Huge ocean waves surged over the narrow strip of land that holds Cancun's resort hotels as Hurricane Wilma slammed into the Mexican mainland, where some 30,000 tourists huddled in hotels and shelters amid shrieking winds and shattering glass.
The eye of the Category 3 storm, which has already killed 13 people, first slammed into Cozumel Island -- the worst-hit, and now cut off -- and then headed north-northwest onto the mainland near the beach town of Playa de Carmen, south of Cancun.
Sea water began reclaiming Cancun's hotel zone, built between the ocean and a lagoon; water stood several feet deep in the evacuated hotel zone.
"The water is crossing over from the sea into the lagoon," Quintana Roo Governor Felix Gonzalez Cantu, said.
Tourists and local residents at the Xbalamque Hotel, a downtown Cancun hostelry serving as shelter, listened in horror as windows blasted out, the wind howled and the building shook.
"I never in my life want to live through something like this," said cook Guadalupe Santiago, 27. "There are no words to describe it," she said.
Jan Hanshast, a tourist from Castle Rock, Colorado, stood in a water-and-debris filled hallway at the hotel.
"My son's starting to lose it. He's tired and hungry," Hanshast said.
As another howling burst of wind shook the building, he noted "hearing things like that doesn't help."
With 205kph winds, the US National Hurricane Center in Miami, Florida said the storm was "really clobbering" the areas around Cozumel and Cancun, where it blew down trees that crushed some cars.
Gonzalez Cantu called the destruction "tremendous," but officials didn't even expect to be able to reach Cozumel -- whose ferry service is out of commission -- until late yesterday, at the earliest, to assess the damage.

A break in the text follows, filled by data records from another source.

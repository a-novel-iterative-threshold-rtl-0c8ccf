// tb_ijas_pipeline: the three-stage pipeline IJAS scheme against the
// reference three-pass iterative-threshold algorithm. Frames with and
// without interference go in back to back, then with random gaps. At one
// sample per clock the first output must leave 3*(N+2) cycles after the
// frame's first input. Also checks that later thresholds are lower than
// the first in frames with interference.
module tb_ijas_pipeline;
  import fdaj_pkg::*;
  import tb_ref_pkg::*;
  localparam int N = 512;
  localparam int NF = 7;
  logic clk = 1'b0;
  always #5 clk = ~clk;
  int checks = 0, failures = 0;

  logic rst_n = 0, in_valid = 0, out_valid, clamped;
  fsample_t in_sample = '0;
  cplx_t out_sample;
  th_t th_first, th_last;

  ijas_pipeline dut (.*);

  task automatic chk(bit ok, string what);
    checks++;
    if (!ok) begin failures++; $display("FAIL: %s", what); end
  endtask

  initial begin
    repeat (200000) @(posedge clk);
    failures++;
    $display("watchdog expired");
    $display("TB_RESULT checks=%0d failures=%0d", checks, failures);
    $finish;
  end

  cplx_t  exp_s[$];
  bit     exp_c[$];
  longint exp_th3[$];
  longint cyc = 0, first_in[$];
  int     nout = 0, nclamp = 0, ndrop = 0;
  always @(posedge clk) cyc <= cyc + 1;

  always @(posedge clk) if (rst_n && out_valid) begin
    if (nout % N == 0) begin
      chk(longint'(th_last) == exp_th3[0], $sformatf("TH3 %0d want %0d", th_last, exp_th3[0]));
      void'(exp_th3.pop_front());
      if (nout / N < 3)
        chk(cyc - first_in[nout / N] == 3 * (N + 2),
            $sformatf("latency %0d want %0d", cyc - first_in[nout / N], 3 * (N + 2)));
    end
    chk(exp_s.size() > 0 && out_sample == exp_s[0] && clamped == exp_c[0],
        $sformatf("output sample %0d", nout));
    if (clamped) nclamp++;
    void'(exp_s.pop_front()); void'(exp_c.pop_front());
    nout++;
  end

  initial begin
    fsample_t f[$];
    cplx_t o[$];
    bit c[$];
    longint t[$];
    repeat (3) @(negedge clk);
    rst_n = 1;
    @(negedge clk);
    for (int fr = 0; fr < NF; fr++) begin
      mk_frame(N, (fr == 1) ? 0 : 4 * fr + 2, 1200, 30000, f);
      ref_ijas(f, 4, 3, o, c, t);
      foreach (o[i]) begin exp_s.push_back(o[i]); exp_c.push_back(c[i]); end
      exp_th3.push_back(t[2]);
      if (t[2] < t[0]) ndrop++;
      for (int i = 0; i < N; i++) begin
        if (i == 0) first_in.push_back(cyc);
        in_valid = 1; in_sample = f[i];
        @(negedge clk);
        in_valid = 0;
        if (fr >= 4 && $urandom_range(4) == 0) repeat ($urandom_range(3)) @(negedge clk);
      end
    end
    repeat (3 * N + 20) @(negedge clk);
    chk(nout == NF * N, $sformatf("all samples out (got %0d)", nout));
    chk(nclamp > 0, "bins clamped");
    chk(ndrop > 0, "threshold lowered by iteration");
    $display("clamped bins %0d, frames with TH3<TH1 %0d", nclamp, ndrop);
    $display("TB_RESULT checks=%0d failures=%0d", checks, failures);
    $finish;
  end
endmodule
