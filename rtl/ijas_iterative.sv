// ijas_iterative: interference judgment and suppression (IJAS), iterative
// scheme.
//
// One frame RAM pair instead of one RAM per iteration. The data input
// selection unit (DISU) writes incoming frames alternately into RAM1 and
// RAM2 while the accumulation unit (AU) forms SUM_1. While the next frame
// fills the other RAM, the completed one is read NUM_ITER times (three in
// the design) through the comparison unit (CU):
//   passes 1..NUM_ITER-1  compare |R(n)| with TH_i, keep a per-bin flag in
//                         the flag register (FR) and let the sum
//                         modification unit (SMU) derive SUM_{i+1} and
//                         TH_{i+1} without writing anything back;
//   last pass             clamp with the final threshold and send every
//                         sample to the IFFT.
// The result equals NUM_ITER chained clamping stages (ijas_pipeline).
//
// Clocking: one clock, the fast processing clock f_s. Input samples come at
// most once every NUM_ITER clocks on average (f_s >= NUM_ITER * f_in);
// `in_valid` marks them. The passes follow each other without a gap, so at
// exactly that rate the unit keeps up indefinitely; `overrun` is a sticky
// flag raised if a RAM is refilled before its frame was taken.
// Timing: a frame's first output sample leaves (NUM_ITER-1)*N + 5 cycles
// after its last input sample; its N output samples come on consecutive
// clocks. Frame boundaries are counted from reset.
// The units and their rules follow the design; the single clock with an
// input strobe and the cycle timing are this implementation's choice.
module ijas_iterative
  import fdaj_pkg::*;
#(
  parameter int N        = 512,
  parameter int K        = 4,
  parameter int NUM_ITER = 3,
  localparam int AW      = $clog2(N),
  localparam int SUM_W   = AMP_W + $clog2(N),
  localparam int PW      = $clog2(NUM_ITER + 1)
) (
  input  logic     clk,
  input  logic     rst_n,
  input  logic     in_valid,
  input  fsample_t in_sample,
  output logic     out_valid,
  output cplx_t    out_sample,
  output logic     clamped,     // output sample was judged interfered
  output th_t      th_first,    // TH_1 of the frame being processed
  output th_t      th_last,     // current threshold (TH_NUM_ITER in the last pass)
  output logic     overrun
);

  // ---- input side: DISU, RAMs, AU --------------------------------------
  logic [AW-1:0]    waddr;
  logic             we1, we2, wlast, wbank, done_bank;
  logic             sum_valid;
  logic [SUM_W-1:0] sum;

  ijas_disu #(.N(N)) u_disu (
    .clk       (clk),
    .rst_n     (rst_n),
    .in_valid  (in_valid),
    .waddr     (waddr),
    .we1       (we1),
    .we2       (we2),
    .wlast     (wlast),
    .wbank     (wbank),
    .done_bank (done_bank)
  );

  ijas_au #(.N(N)) u_au (
    .clk       (clk),
    .rst_n     (rst_n),
    .in_valid  (in_valid),
    .last      (wlast),
    .amp       (in_sample.amp),
    .sum_valid (sum_valid),
    .sum       (sum)
  );

  // ---- read controller ---------------------------------------------------
  logic            busy;
  logic [PW-1:0]   pass;
  logic [AW-1:0]   raddr;
  logic            bank;       // bank being read
  logic            next_bank;  // bank to process next
  logic            end_read;   // last read of the frame is issued now
  logic            start;
  logic [1:0]      ready;
  logic [SUM_W-1:0] sum1;

  assign end_read = busy && pass == PW'(NUM_ITER - 1) && raddr == AW'(N - 1);
  assign start    = ready[next_bank] && (!busy || end_read);

  always_ff @(posedge clk or negedge rst_n) begin
    if (!rst_n) begin
      busy      <= 1'b0;
      pass      <= '0;
      raddr     <= '0;
      bank      <= 1'b0;
      next_bank <= 1'b0;
    end else if (start) begin
      busy      <= 1'b1;
      pass      <= '0;
      raddr     <= '0;
      bank      <= next_bank;
      next_bank <= !next_bank;
    end else if (busy) begin
      if (end_read) begin
        busy <= 1'b0;
      end else if (raddr == AW'(N - 1)) begin
        raddr <= '0;
        pass  <= pass + 1'b1;
      end else begin
        raddr <= raddr + 1'b1;
      end
    end
  end

  // ---- RAMs ------------------------------------------------------------
  fsample_t ram1_rdata, ram2_rdata, rdata;

  sample_ram #(.DEPTH(N)) u_ram1 (
    .clk   (clk),
    .we    (we1),
    .waddr (waddr),
    .wdata (in_sample),
    .re    (busy && !bank),
    .raddr (raddr),
    .rdata (ram1_rdata)
  );

  sample_ram #(.DEPTH(N)) u_ram2 (
    .clk   (clk),
    .we    (we2),
    .waddr (waddr),
    .wdata (in_sample),
    .re    (busy && bank),
    .raddr (raddr),
    .rdata (ram2_rdata)
  );

  // ---- compare stage (one cycle after the read is issued) --------------
  logic          cv;
  logic [PW-1:0] cpass;
  logic [AW-1:0] caddr;
  logic          cbank;
  logic          cfinal;
  logic          clast;

  always_ff @(posedge clk or negedge rst_n) begin
    if (!rst_n) begin
      cv    <= 1'b0;
      cpass <= '0;
      caddr <= '0;
      cbank <= 1'b0;
    end else begin
      cv    <= busy;
      cpass <= pass;
      caddr <= raddr;
      cbank <= bank;
    end
  end

  assign cfinal = cpass == PW'(NUM_ITER - 1);
  assign clast  = caddr == AW'(N - 1);

  ijas_dpsu #(.N(N)) u_dpsu (
    .clk        (clk),
    .rst_n      (rst_n),
    .sum_valid  (sum_valid),
    .sum        (sum),
    .done_bank  (done_bank),
    .take       (start),
    .take_bank  (next_bank),
    .sel_bank   (bank),
    .sum1       (sum1),
    .ready      (ready),
    .rd_bank    (cbank),
    .ram1_rdata (ram1_rdata),
    .ram2_rdata (ram2_rdata),
    .rdata      (rdata),
    .overrun    (overrun)
  );

  // SUM_1/TH_1 are loaded while the frame's first read is issued, after the
  // previous frame's last comparison has used the old threshold.
  logic  load;
  logic  ge;
  logic  fr_bit;
  th_t   th_cur;
  cplx_t cu_out;

  assign load = busy && pass == '0 && raddr == '0;

  ijas_cu u_cu (
    .in_sample  (rdata),
    .th         (th_cur),
    .ge         (ge),
    .out_sample (cu_out)
  );

  ijas_fr #(.N(N)) u_fr (
    .clk   (clk),
    .rst_n (rst_n),
    .clear (load),
    .we    (cv && !cfinal),
    .waddr (caddr),
    .wbit  (ge),
    .raddr (caddr),
    .rbit  (fr_bit)
  );

  ijas_smu #(.N(N), .K(K)) u_smu (
    .clk       (clk),
    .rst_n     (rst_n),
    .load      (load),
    .sum1      (sum1),
    .acc_en    (cv && !cfinal),
    .last      (clast),
    .ge        (ge),
    .fr        (fr_bit),
    .amp       (rdata.amp),
    .th_cur    (th_cur),
    .sum_cur   (),
    .th_update ()
  );

  // TH_1 of the frame in process, for status.
  always_ff @(posedge clk or negedge rst_n) begin
    if (!rst_n)    th_first <= '0;
    else if (load) th_first <= th_t'(sum1 >> ($clog2(N) - $clog2(K)));
  end
  assign th_last = th_cur;

  // ---- output register ---------------------------------------------------
  always_ff @(posedge clk or negedge rst_n) begin
    if (!rst_n) begin
      out_valid  <= 1'b0;
      out_sample <= '0;
      clamped    <= 1'b0;
    end else begin
      out_valid <= cv && cfinal;
      clamped   <= cv && cfinal && ge;
      if (cv && cfinal) out_sample <= cu_out;
    end
  end

  // The passes must never let the input side refill a bank still in use.
  a_no_overrun: assert property (@(posedge clk) disable iff (!rst_n) !overrun)
    else $error("ijas_iterative: input rate exceeds f_s / NUM_ITER");

endmodule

The slow-moving hurricane was expected to pound the area all day yesterday as it passed over the tip of the Yucatan peninsula; it was then expected to emerge into the Gulf of Mexico, curl around Cuba and sprint toward Florida.
The Hurricane Center said "a hurricane watch will likely be required for portions of central and southern Florida and the Florida keys later today."

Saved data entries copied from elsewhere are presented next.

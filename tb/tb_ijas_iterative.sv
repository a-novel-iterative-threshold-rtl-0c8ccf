// tb_ijas_iterative: the iterative IJAS scheme (ping-pong RAMs, flag
// register, sum modification) against the reference three-pass algorithm.
// Samples arrive exactly every third clock (f_s = 3 f_in) for several
// frames, so the unit must keep up with no slack, then at random slower
// spacing. Checks every output sample, the thresholds, the output latency
// of 2N+5 cycles after a frame's last input sample, the N-cycle output
// burst, processing overlapping the storage of the next frame and that no overrun is reported.
module tb_ijas_iterative;
  import fdaj_pkg::*;
  import tb_ref_pkg::*;
  localparam int N = 512;
  localparam int NF = 7;
  logic clk = 1'b0;
  always #5 clk = ~clk;
  int checks = 0, failures = 0;

  logic rst_n = 0, in_valid = 0, out_valid, clamped, overrun;
  fsample_t in_sample = '0;
  cplx_t out_sample;
  th_t th_first, th_last;

  ijas_iterative dut (.*);

  task automatic chk(bit ok, string what);
    checks++;
    if (!ok) begin failures++; $display("FAIL: %s", what); end
  endtask

  initial begin
    repeat (400000) @(posedge clk);
    failures++;
    $display("watchdog expired");
    $display("TB_RESULT checks=%0d failures=%0d", checks, failures);
    $finish;
  end

  cplx_t  exp_s[$];
  bit     exp_c[$];
  longint exp_th1[$], exp_th3[$];
  longint cyc = 0, last_in[$], prev_out = 0;
  int     nout = 0, nclamp = 0, nbank1 = 0;
  always @(posedge clk) cyc <= cyc + 1;

  always @(posedge clk) if (rst_n) begin
    chk(!overrun, "no overrun");
    if (out_valid) begin
      if (nout % N == 0) begin
        chk(longint'(th_last) == exp_th3[0], $sformatf("TH3 %0d want %0d", th_last, exp_th3[0]));
        chk(longint'(th_first) == exp_th1[0], $sformatf("TH1 %0d want %0d", th_first, exp_th1[0]));
        void'(exp_th3.pop_front()); void'(exp_th1.pop_front());
        // output of this frame while the next frame is still being stored:
        // the two RAMs are in use at once (ping-pong)
        if (nout / N < NF - 1 && last_in.size() == nout / N + 1) nbank1++;
        chk(cyc - last_in[nout / N] == 2 * N + 5,
            $sformatf("latency %0d want %0d", cyc - last_in[nout / N], 2 * N + 5));
      end else begin
        chk(cyc == prev_out + 1, "output burst contiguous");
      end
      prev_out = cyc;
      chk(exp_s.size() > 0 && out_sample == exp_s[0] && clamped == exp_c[0],
          $sformatf("output sample %0d", nout));
      if (clamped) nclamp++;
      void'(exp_s.pop_front()); void'(exp_c.pop_front());
      nout++;
    end
  end

  initial begin
    fsample_t f[$];
    cplx_t o[$];
    bit c[$];
    longint t[$];
    repeat (3) @(negedge clk);
    rst_n = 1;
    @(negedge clk);
    for (int fr = 0; fr < NF; fr++) begin
      mk_frame(N, (fr == 2) ? 0 : 3 * fr + 3, 1000, 28000, f);
      ref_ijas(f, 4, 3, o, c, t);
      foreach (o[i]) begin exp_s.push_back(o[i]); exp_c.push_back(c[i]); end
      exp_th1.push_back(t[0]);
      exp_th3.push_back(t[2]);
      for (int i = 0; i < N; i++) begin
        in_valid = 1; in_sample = f[i];
        if (i == N - 1) last_in.push_back(cyc);
        @(negedge clk);
        in_valid = 0;
        repeat (2) @(negedge clk);
        if (fr >= 5) repeat ($urandom_range(2)) @(negedge clk);
      end
    end
    repeat (3 * N + 20) @(negedge clk);
    chk(nout == NF * N, $sformatf("all samples out (got %0d)", nout));
    chk(nclamp > 0, "bins clamped");
    chk(nbank1 >= NF - 1, "frames processed while the next was stored");
    $display("clamped bins %0d", nclamp);
    $display("TB_RESULT checks=%0d failures=%0d", checks, failures);
    $finish;
  end
endmodule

"It's going to be a long couple of days here for the Yucatan Peninsula," said Max Mayfield, director of the Hurricane Center.
As the eye of the storm neared Cancun, officials loaded hundreds of evacuees into buses and vans and moved them to other shelters after a downtown cultural center suffered problems, apparently from ceiling tiles that threatened to collapse.
Hotels being used as shelters pushed furniture up against windows, but the force of the wind blasted through such improvised barriers.
Mexican President Vicente Fox said he planned to travel to the affected region as soon as possible.
The storm, inching along at 6kph, is expected to slam into Florida tomorrow, where emergency officials on Friday issued the first evacuation orders.
Mexico declared a state of emergency in an additional 55 townships on the Yucatan peninsula on Friday.